Tonight, Joe Biden and Donald Trump will meet at Case Western Reserve University in Cleveland, Ohio, for the first of three presidential debates, like an episode of Gunsmoke staged entirely in a nursing home. It’s their first head-to-head matchup and hence carries outsized expectations for its importance. But then, presidential debates always do, as one of the marquee moments in the spectacle of the presidential election. These contests don’t sway great blocks of voters—rather, they provide something to which Americans and the media specifically can point, in order to summarize months of complicated events.

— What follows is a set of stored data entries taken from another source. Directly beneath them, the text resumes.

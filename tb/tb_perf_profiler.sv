// tb_perf_profiler: drives random compute/memory activity for two cores,
// with enable and clear toggled, and compares all eight state counters and
// the total with counts kept by the testbench.
module tb_perf_profiler;
  import lstm_pkg::*;
  logic clk = 0, rst_n = 0;
  always #5 clk = ~clk;

  logic clear, enable;
  logic [1:0] busy_compute, busy_mem;
  prof_state_e state [2];
  logic [31:0] cnt [2][4];
  logic [31:0] total;
  perf_profiler #(.NC(2)) dut (.*);

  int checks = 0, failures = 0;
  int exp [2][4];
  int exp_total;

  task automatic check(string what, int got, int e);
    checks++;
    if (got != e) begin failures++; $display("FAIL %s: got %0d expected %0d", what, got, e); end
  endtask

  initial begin
    repeat (100000) @(posedge clk);
    failures++;
    $display("FAIL watchdog");
    $display("TB_RESULT checks=%0d failures=%0d", checks, failures);
    $finish;
  end

  initial begin
    clear = 0; enable = 0; busy_compute = 0; busy_mem = 0;
    repeat (2) @(negedge clk);
    rst_n = 1;
    for (int round = 0; round < 3; round++) begin
      @(negedge clk); clear = 1; @(negedge clk); clear = 0;
      exp = '{default: 0}; exp_total = 0;
      for (int i = 0; i < 2000; i++) begin
        @(negedge clk);
        enable = ($urandom % 8) != 0;
        busy_compute = 2'($urandom); busy_mem = 2'($urandom);
        if (enable) begin
          exp_total++;
          for (int c = 0; c < 2; c++) begin
            int s;
            s = busy_compute[c] ? (busy_mem[c] ? 1 : 0) : (busy_mem[c] ? 2 : 3);
            exp[c][s]++;
          end
        end
      end
      @(negedge clk); enable = 0;
      @(negedge clk);
      check("total", total, exp_total);
      for (int c = 0; c < 2; c++)
        for (int s = 0; s < 4; s++)
          check($sformatf("core %0d state %0d", c, s), cnt[c][s], exp[c][s]);
    end
    $display("TB_RESULT checks=%0d failures=%0d", checks, failures);
    $finish;
  end
endmodule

Both campaigns are treating tonight’s debate as important; when the next debate rolls around, early voting will already be well underway in swing states. But it’s something of an open question how much debates actually influence elections: A recent Wall Street Journal/NBC News poll found that 70 percent of Americans say the debates won’t matter much to their decision, and it’s only a small slice of Americans who are undecided, at this point.
However, this has been a very weird year, the race is a tight one, and Trump has been relentless in his attacks on Biden’s mental competence. Everyone will be participating and watching with a keen sense of the possibility for a moment that goes into the history books—because that’s how the story of presidential elections so often gets told.
The most famous presidential debate, to the point of cliche, is the first to be televised, the 1960 debate between Richard Nixon and John F. Kennedy. Nixon looked like death warmed over, a sweaty, sketchy mess, while Kennedy looked crisp and youthful but also prepared and poised, his performance helping make up for the fact that Nixon had more actual governing experience. This established a political legend, in which the mighty power of the small screen ensured Kennedy’s triumph. In fact, Kennedy was already polling ahead, the Financial Times pointed out. But the contest established a popular narrative about the importance of the debates, framing their reception in the decades that followed.
In the 1980 presidential debates, Jimmy Carter first hammered Reagan on his pushing to make Social Security opt-in, blitzed him with facts and figures, and then later eloquently laid out the potential impact of a national health insurance program—the more things change!—and noted that Reagan had in fact begun his political career campaigning against Medicare. “Governor Reagan, again, typically, is against such a proposal” as national health insurance. Carter was right about Reagan’s approach to government, and it’s impossible to watch the clip now without thinking of just how far the social safety net has been shredded in the decades since. But that didn’t matter, thanks to Reagan’s response, which demonstrates a deep understanding of both the presidential debate format and the way the mass media works: a broad smile and a chuckling, “There you go again!” He finished Carter off in his closing, asking Americans if they were better off than they had been four years ago.
There’s still more resonance in Reagan’s 1984 debates with Walter Mondale, considering the fact that Trump is trying to turn this whole thing into a referendum on the mental attributes of “Sleepy Joe”—so much so he may have lowered the bar too far, making it easy for Biden to impress viewers. In his first matchup with the Democratic nominee, Reagan frequently lost his place and blanked out during his answers, inspiring concern about whether he was still fit for the job.
Going into the final debate, as this NBC video with reporter Steve Kornacki explains, he needed to prove that he was still on his toes. When his age came up in a question at the next debate, he responded: “I want you to know that also, I will not make age an issue of this campaign. I am not going to exploit for political purposes my opponent’s youth and inexperience.” It was a huge laugh line that dominated coverage and effectively dispelled the issue, and Mondale himself later said that’s when he knew he’d lost the election. But both Mondale and Carter had problems already going into their debates with Reagan—a good one-liner doesn’t get secure you a landslide. It’s not that these debates tipped the scales, so much as they crystallized the dynamics of the contest.

For as long as they’ve been televised, presidential debates have always been about the quick impression and the soundbite, and that’s only accelerated in recent years with the rise of digital news, GIFs, and live Twitter reactions. Increasingly, what comes out are memes and ironic plays on them—see Mitt Romney and his relentlessly mocked “binders full of women,” which later inspired a Facebook group for women networking in media. During his debates with Hillary Clinton, Trump wandered around the stage behind her and talked about “Bad Hombres,” which made for compelling viewing but wasn’t particularly impressive in terms of presidential performance. A Gallup poll of viewers declared Clinton the winner of all three 2016 debates. We all know who ended up in the White House, though.
The debates didn’t win Reagan or any other president the election, so much as they distilled his entire public persona into two quick moments of snappy dialog that utterly derailed the conversation from important questions. The idea that any single presidential debate moment is make-or-break is a fantasy about the history-shaping power of rhetoric and set-pieces. In reality, any standout moment is mostly colorful detail that illustrates the broader narrative and serves to sum up a months-long process. Most likely, the debate between Trump and Biden will be no different—it won’t change the election’s outcome, so much as it will provide the soundbites for talking heads to hash out until Election Day and, ultimately, storytelling devices for historians trying to make sense of everything that’s happened this year.